Seixas Rui, Pessegueiro Pedro
Stomatology Department, Hospital de São Bernardo, Unidade Local de Saúde da Arrábida, Setúbal, PRT.
Escola de Gestão, Engenharia e Aeronáutica, Instituto Superior de Educação e Ciências Lisboa, Lisboa, PRT.
Cureus. 2024 Oct 2;16(10):e70701. doi: 10.7759/cureus.70701. eCollection 2024 Oct.
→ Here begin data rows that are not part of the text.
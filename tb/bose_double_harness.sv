// Test harness for one bose_checker_double of size (K, R). Random words
// with their zero count spread over 0..K, each with its correct and with a
// wrong check symbol, under both clk levels. Expected: code word ->
// (out1, out2) = (!clk, clk); check symbol too large -> (1,1); too small ->
// (0,0).
module bose_double_harness #(
  parameter int unsigned K      = 8,
  parameter int unsigned R      = 2,
  parameter int unsigned TRIALS = 500
) (
  output int   checks,
  output int   failures,
  output int   n_code,
  output int   n_high,
  output int   n_low,
  output logic done
);

  logic [K-1:0] i;
  logic [R-1:0] c;
  logic         clk;
  logic         out1, out2;

  bose_checker_double #(.K(K), .R(R)) dut (.i(i), .c(c), .clk(clk), .out1(out1), .out2(out2));

  task automatic expect_pair(input logic e1, input logic e2, input string what);
    checks++;
    if (out1 !== e1 || out2 !== e2) begin
      failures++;
      if (failures < 10)
        $display("FAIL (K=%0d,R=%0d) %s: i=%h c=%0d clk=%0b out=%0b%0b", K, R, what, i, c, clk, out1, out2);
    end
  endtask

  initial begin
    checks = 0; failures = 0; n_code = 0; n_high = 0; n_low = 0; done = 1'b0;
    i = '1; c = '0; clk = 1'b0;
    for (int t = 0; t < TRIALS; t++) begin
      int z, cs, bad;
      z = $urandom_range(K, 0);
      i = '1;
      for (int cnt = 0; cnt < z; ) begin
        int p;
        p = $urandom_range(K - 1, 0);
        if (i[p]) begin i[p] = 1'b0; cnt++; end
      end
      cs = z % (2 ** R);
      c = R'(cs);
      clk = 1'b0; #1 expect_pair(1'b1, 1'b0, "code word, clk=0");
      clk = 1'b1; #1 expect_pair(1'b0, 1'b1, "code word, clk=1");
      n_code++;
      do bad = $urandom_range(2 ** R - 1, 0); while (bad == cs);
      c = R'(bad);
      clk = 1'b0; #1 expect_pair(bad > cs, bad > cs, "non-code word, clk=0");
      clk = 1'b1; #1 expect_pair(bad > cs, bad > cs, "non-code word, clk=1");
      if (bad > cs) n_high++; else n_low++;
    end
    done = 1'b1;
  end

endmodule
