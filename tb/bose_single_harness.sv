// Test harness for one bose_checker_single of size (K, R), used by the
// checker's testbench to cover several sizes. It applies TRIALS random
// information words whose zero count is spread evenly over 0..K, each once
// with its correct check symbol zeros mod 2^R and once with a wrong one.
// Expected: code word -> out = clk in both halves of the period; check
// symbol too large -> out = 1 in both; too small -> out = 0 in both.
module bose_single_harness #(
  parameter int unsigned K      = 8,
  parameter int unsigned R      = 2,
  parameter int unsigned TRIALS = 500
) (
  output int   checks,
  output int   failures,
  output int   n_code,
  output int   n_high,
  output int   n_low,
  output logic done
);

  logic [K-1:0] i;
  logic [R-1:0] c;
  logic         clk;
  logic         out;

  bose_checker_single #(.K(K), .R(R)) dut (.i(i), .c(c), .clk(clk), .out(out));

  task automatic expect_out(input logic e, input string what);
    checks++;
    if (out !== e) begin
      failures++;
      if (failures < 10)
        $display("FAIL (K=%0d,R=%0d) %s: i=%h c=%0d clk=%0b out=%0b", K, R, what, i, c, clk, out);
    end
  endtask

  initial begin
    checks = 0; failures = 0; n_code = 0; n_high = 0; n_low = 0; done = 1'b0;
    i = '1; c = '0; clk = 1'b0;
    for (int t = 0; t < TRIALS; t++) begin
      int z, cs, bad;
      // information word with exactly z zeros
      z = $urandom_range(K, 0);
      i = '1;
      for (int cnt = 0; cnt < z; ) begin
        int p;
        p = $urandom_range(K - 1, 0);
        if (i[p]) begin i[p] = 1'b0; cnt++; end
      end
      cs = z % (2 ** R);
      c = R'(cs);
      clk = 1'b0; #1 expect_out(1'b0, "code word, clk=0");
      clk = 1'b1; #1 expect_out(1'b1, "code word, clk=1");
      n_code++;
      // any other check symbol
      do bad = $urandom_range(2 ** R - 1, 0); while (bad == cs);
      c = R'(bad);
      clk = 1'b0; #1 expect_out(bad > cs, "non-code word, clk=0");
      clk = 1'b1; #1 expect_out(bad > cs, "non-code word, clk=1");
      if (bad > cs) n_high++; else n_low++;
    end
    done = 1'b1;
  end

endmodule
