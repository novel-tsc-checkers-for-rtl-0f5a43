// Test harness for one boselin_checker of size (K, R), R >= 4. For random
// information words it builds the Bose-Lin check symbol
// C = (zeros mod 2^(R-1)) + 2^(R-2) and checks:
//   * the code word gives a complementary z under both clk levels, with
//     z[1] = !(out1 ^ C_{R-1}) where out1 = !clk;
//   * a random wrong check symbol gives z = 00 or 11 under both clk levels;
//   * a unidirectional error of 1..2^(R-2)+R-2 bits anywhere in the word
//     (all flipped bits change the same way) is a non-code word, and the
//     checker flags it.
module boselin_harness #(
  parameter int unsigned K      = 64,
  parameter int unsigned R      = 4,
  parameter int unsigned TRIALS = 300
) (
  output int   checks,
  output int   failures,
  output int   n_code,
  output int   n_dbad,
  output int   n_pairbad,
  output int   n_unidir,
  output logic done
);

  localparam int unsigned T = 2 ** (R - 2) + R - 2;  // errors the code detects

  logic [K-1:0] i;
  logic [R-1:0] c;
  logic         clk;
  logic [1:0]   z;

  boselin_checker #(.K(K), .R(R)) dut (.i(i), .c(c), .clk(clk), .z(z));

  function automatic int zeros_of(input logic [K-1:0] v);
    int n = 0;
    for (int b = 0; b < K; b++) if (!v[b]) n++;
    return n;
  endfunction

  function automatic logic [R-1:0] check_symbol(input logic [K-1:0] v);
    return R'((zeros_of(v) % (2 ** (R - 1))) + 2 ** (R - 2));
  endfunction

  task automatic expect_valid(input string what);
    for (int k = 0; k < 2; k++) begin
      logic a1;
      clk = k[0];
      #1;
      a1 = !clk;
      checks++;
      if (z !== {!(a1 ^ c[R-1]), a1 ^ c[R-1]}) begin
        failures++;
        if (failures < 10)
          $display("FAIL (K=%0d,R=%0d) %s: i=%h c=%b clk=%0b z=%b", K, R, what, i, c, clk, z);
      end
    end
  endtask

  task automatic expect_invalid(input string what);
    for (int k = 0; k < 2; k++) begin
      clk = k[0];
      #1;
      checks++;
      if (z[1] !== z[0]) begin
        failures++;
        if (failures < 10)
          $display("FAIL (K=%0d,R=%0d) %s: i=%h c=%b clk=%0b z=%b", K, R, what, i, c, clk, z);
      end
    end
  endtask

  initial begin
    checks = 0; failures = 0; n_code = 0; n_dbad = 0; n_pairbad = 0; n_unidir = 0;
    done = 1'b0;
    i = '1; c = '0; clk = 1'b0;
    for (int t = 0; t < TRIALS; t++) begin
      int zc;
      logic [R-1:0] good, bad;
      logic [K+R-1:0] word, errw;
      int e;
      logic v;
      zc = $urandom_range(K, 0);
      i = '1;
      for (int cnt = 0; cnt < zc; ) begin
        int p;
        p = $urandom_range(K - 1, 0);
        if (i[p]) begin i[p] = 1'b0; cnt++; end
      end
      good = check_symbol(i);
      c = good;
      expect_valid("code word");
      n_code++;

      do bad = R'($urandom()); while (bad == good);
      c = bad;
      expect_invalid("wrong check symbol");
      if (bad[R-1] == bad[R-2]) n_pairbad++; else n_dbad++;

      // unidirectional error of e bits, all v -> !v
      word = {good, i};
      v = 1'($urandom());
      e = $urandom_range(T, 1);
      errw = word;
      for (int cnt = 0, tries = 0; cnt < e && tries < 10000; tries++) begin
        int p;
        p = $urandom_range(K + R - 1, 0);
        if (errw[p] == v && word[p] == v) begin errw[p] = !v; cnt++; end
      end
      if (errw != word) begin
        {c, i} = errw;
        checks++;
        if (c == check_symbol(i)) begin
          failures++;
          $display("FAIL (K=%0d,R=%0d) unidirectional error gave a code word", K, R);
        end
        expect_invalid("unidirectional error");
        n_unidir++;
      end
    end
    done = 1'b1;
  end

endmodule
Burning mouth syndrome (BMS) poses a significant clinical challenge. Patients often present with symptoms that can severely affect their quality of life, leading to anxiety, depression, and social withdrawal. The etiology of BMS remains poorly understood, which complicates its diagnosis and treatment. This case report describes an 80-year-old woman who presented with BMS following the administration of empagliflozin, a sodium-glucose cotransporter-2 (SGLT2) inhibitor used for glycemic control, along with its benefits in the progression and prognosis of cardiac insufficiency and chronic renal disease. Despite multiple treatments, her symptoms persisted until empagliflozin withdrawal, resulting in significant improvement at the six-month follow-up. This report suggests a potential association between empagliflozin and BMS, underscoring the need for clinicians to be vigilant regarding drug-related etiologies in the diagnosis and management of oral symptoms.
灼口综合征(BMS)是一项重大的临床挑战。患者常出现严重影响其生活质量的症状,导致焦虑、抑郁和社交退缩。BMS的病因仍知之甚少,这使其诊断和治疗变得复杂。本病例报告描述了一名80岁女性,在使用用于血糖控制的钠-葡萄糖协同转运蛋白2(SGLT2)抑制剂恩格列净后出现了BMS,以及其在心脏功能不全和慢性肾病的进展及预后方面的益处。尽管进行了多种治疗,她的症状一直持续到停用恩格列净,在六个月的随访中症状显著改善。本报告提示恩格列净与BMS之间可能存在关联,强调临床医生在诊断和管理口腔症状时需要警惕药物相关病因。